Tesa Severson1, Andries Bergman2, Wilbert Zwart3
(1) Netherlands Cancer Institute, Oncogenomics, Amsterdam, Netherlands. (2) Netherlands Cancer Institute, Oncogenomics, Amsterdam, Netherlands. (3) Netherlands Cancer Institute, Oncogenomics, Amsterdam, Netherlands.
Prostate cancer (PCa) progression is primarily driven by the androgen receptor (AR), a transcription factor central to tumorigenesis and disease development. Genomic studies reveal that AR binds predominantly to chromatin regions marked by H3K27ac, an epigenetic hallmark of active enhancers and promoters. While androgen deprivation therapy (ADT) initially suppresses AR signaling and induces tumor regression, adaptive mechanisms lead to metastatic castration-resistant PCa (mCRPC) and ultimately aggressive neuroendocrine differentiated tumors (NEPC). While treatment-emergent phenotypes are well studied, very limited molecular data from the treatment-naïve metastatic setting exists, which hinders understanding of intrinsic metastasis-specific features versus treatment-induced changes.
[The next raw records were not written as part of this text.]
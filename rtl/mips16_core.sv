// mips16_core: 16-bit MIPS-style processor with a five-stage pipeline.
//
// Stages, one clock each, separated by pipeline registers:
//   IF  - the instruction at PC is read from the instruction ROM.
//   ID  - the instruction is decoded, its registers are read, the hazard unit
//         decides whether it must wait, and BZ is resolved (R[rs] == 0 moves PC
//         to the branch's address + 1 + imm).
//   EX  - the ALU computes the result or the load/store address (rs + imm).
//   MEM - LD reads and ST writes the data RAM.
//   WB  - the result or loaded word is written to the register file.
// Hazards are handled by stalling only: while an instruction in ID reads a
// register that EX, MEM or WB will still write, PC and IF/ID hold and a bubble
// enters EX. A branch has one delay slot: the instruction after it, already
// fetched when the branch resolves, always executes. Reset (synchronous, active
// high) clears PC, the registers and the pipeline. The five stages and the
// stall-only hazard handling follow the core's description; the instruction
// encoding (mips16_pkg), branch resolution in ID and the delay slot are this
// design's reconstruction. The program is loaded through imem_*; registers and
// data RAM can be read through the debug ports.
module mips16_core
  import mips16_pkg::*;
#(
  parameter int unsigned PC_WIDTH = 8
) (
  input  logic                clk,
  input  logic                rst,
  output logic [PC_WIDTH-1:0] pc,
  input  logic                imem_we,
  input  logic [PC_WIDTH-1:0] imem_waddr,
  input  logic [15:0]         imem_wdata,
  input  logic [2:0]          dbg_reg_addr,
  output logic [15:0]         dbg_reg_data,
  input  logic [7:0]          dbg_mem_addr,
  output logic [15:0]         dbg_mem_data,
  output logic                stall,
  output logic                branch_taken
);

  // ---------------- pipeline registers ----------------
  typedef struct packed {
    logic [15:0]         instr;
    logic [PC_WIDTH-1:0] pc;
  } if_id_t;

  typedef struct packed {
    alu_cmd_t    cmd;
    logic [15:0] a, b, st_data;
    logic [2:0]  dest;
    logic        wr, ld, st;
  } id_ex_t;

  typedef struct packed {
    logic [15:0] result, st_data;
    logic [2:0]  dest;
    logic        wr, ld, st;
  } ex_mem_t;

  typedef struct packed {
    logic [15:0] wdata;
    logic [2:0]  dest;
    logic        wr;
  } mem_wb_t;

  if_id_t  if_id;
  id_ex_t  id_ex, id_ex_n;
  ex_mem_t ex_mem;
  mem_wb_t mem_wb;

  // ---------------- IF ----------------
  logic [15:0]         if_instr;
  logic [PC_WIDTH-1:0] branch_target;

  mips16_imem #(.DEPTH(1 << PC_WIDTH)) u_imem (
    .clk, .addr(pc), .data(if_instr), .we(imem_we), .waddr(imem_waddr), .wdata(imem_wdata)
  );

  // ---------------- ID ----------------
  opcode_t     op;
  logic [2:0]  rd, rs, rt;
  logic [15:0] simm, rs_val, rt_val;
  logic        use1, use2;
  logic [2:0]  src2;

  assign op   = opcode_t'(if_id.instr[15:12]);
  assign rd   = if_id.instr[11:9];
  assign rs   = if_id.instr[8:6];
  assign rt   = if_id.instr[5:3];
  assign simm = {{10{if_id.instr[5]}}, if_id.instr[5:0]};

  // register source usage: R-type reads rs, rt; ADDI/LD read rs; ST reads rs and rd; BZ reads rs
  always_comb begin
    use1 = 1'b0;
    use2 = 1'b0;
    src2 = rt;
    unique case (op)
      OP_ADD, OP_SUB, OP_AND, OP_OR, OP_XOR, OP_SL, OP_SR, OP_SRU: begin use1 = 1'b1; use2 = 1'b1; end
      OP_ADDI, OP_LD, OP_BZ: use1 = 1'b1;
      OP_ST: begin use1 = 1'b1; use2 = 1'b1; src2 = rd; end
      default: ;
    endcase
  end

  mips16_regfile #(.NREGS(8)) u_rf (
    .clk, .rst, .ra(rs), .rb(src2), .da(rs_val), .db(rt_val),
    .we(mem_wb.wr), .wa(mem_wb.dest), .wd(mem_wb.wdata),
    .dbg_a(dbg_reg_addr), .dbg_d(dbg_reg_data)
  );

  mips16_hazard u_hz (
    .src1(rs), .use1, .src2, .use2,
    .ex_dest(id_ex.dest), .ex_wr(id_ex.wr),
    .mem_dest(ex_mem.dest), .mem_wr(ex_mem.wr),
    .wb_dest(mem_wb.dest), .wb_wr(mem_wb.wr),
    .stall
  );

  assign branch_taken  = (op == OP_BZ) && !stall && (rs_val == 16'h0);
  assign branch_target = if_id.pc + PC_WIDTH'(1) + simm[PC_WIDTH-1:0];

  always_comb begin
    id_ex_n         = '0;
    id_ex_n.a       = rs_val;
    id_ex_n.b       = rt_val;
    id_ex_n.st_data = rt_val;
    id_ex_n.dest    = rd;
    unique case (op)
      OP_ADD, OP_SUB, OP_AND, OP_OR, OP_XOR, OP_SL, OP_SR, OP_SRU: begin
        id_ex_n.cmd = alu_cmd_t'(op);
        id_ex_n.wr  = 1'b1;
      end
      OP_ADDI: begin id_ex_n.cmd = ALU_ADD; id_ex_n.b = simm; id_ex_n.wr = 1'b1; end
      OP_LD:   begin id_ex_n.cmd = ALU_ADD; id_ex_n.b = simm; id_ex_n.wr = 1'b1; id_ex_n.ld = 1'b1; end
      OP_ST:   begin id_ex_n.cmd = ALU_ADD; id_ex_n.b = simm; id_ex_n.st = 1'b1; end
      default: id_ex_n.cmd = ALU_NC;   // NOP, BZ and undefined opcodes
    endcase
    if (id_ex_n.dest == 3'd0) id_ex_n.wr = 1'b0;   // writes to register 0 are dropped
  end

  // ---------------- EX ----------------
  logic [15:0] alu_r;
  mips16_alu u_alu (.cmd(id_ex.cmd), .a(id_ex.a), .b(id_ex.b), .r(alu_r));

  // ---------------- MEM ----------------
  logic [15:0] mem_rdata;
  mips16_dmem #(.DEPTH(256)) u_dmem (
    .clk, .addr(ex_mem.result[7:0]), .we(ex_mem.st), .wdata(ex_mem.st_data), .rdata(mem_rdata),
    .dbg_addr(dbg_mem_addr), .dbg_data(dbg_mem_data)
  );

  // ---------------- sequencing ----------------
  always_ff @(posedge clk) begin
    if (rst) begin
      pc     <= '0;
      if_id  <= '0;
      id_ex  <= '0;
      ex_mem <= '0;
      mem_wb <= '0;
    end else begin
      if (!stall) begin
        pc    <= branch_taken ? branch_target : pc + 1'b1;
        if_id <= '{instr: if_instr, pc: pc};
        id_ex <= id_ex_n;
      end else begin
        id_ex <= '0;   // bubble
      end
      ex_mem <= '{result: alu_r, st_data: id_ex.st_data, dest: id_ex.dest,
                  wr: id_ex.wr, ld: id_ex.ld, st: id_ex.st};
      mem_wb <= '{wdata: ex_mem.ld ? mem_rdata : ex_mem.result, dest: ex_mem.dest, wr: ex_mem.wr};
    end
  end

endmodule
To address this, we analyzed genome-wide H3K27ac chromatin profiles from prostate cancer patient samples, in a time-course fashion allowing us to identify distinct signatures of H3K27ac trajectories during prostate development and progression. We included samples from normal prostate (n=6), primary PCa (n=6), treatment-naïve metastatic PCa (n=10), mCRPC (n=28), and neuroendocrine PCa (NEPC) (n=5). We identified clusters of epigenomic changes, including NEPC-specific loss of androgen response elements and metastatic-specific gains enriched in DNA repair, MTORC1 signaling, and MYC targets. These findings reveal that the transition from primary PCa to treatment-naïve metastasis is characterized by features associated with increased proliferation and aggressiveness, even without treatment-induced selection pressure.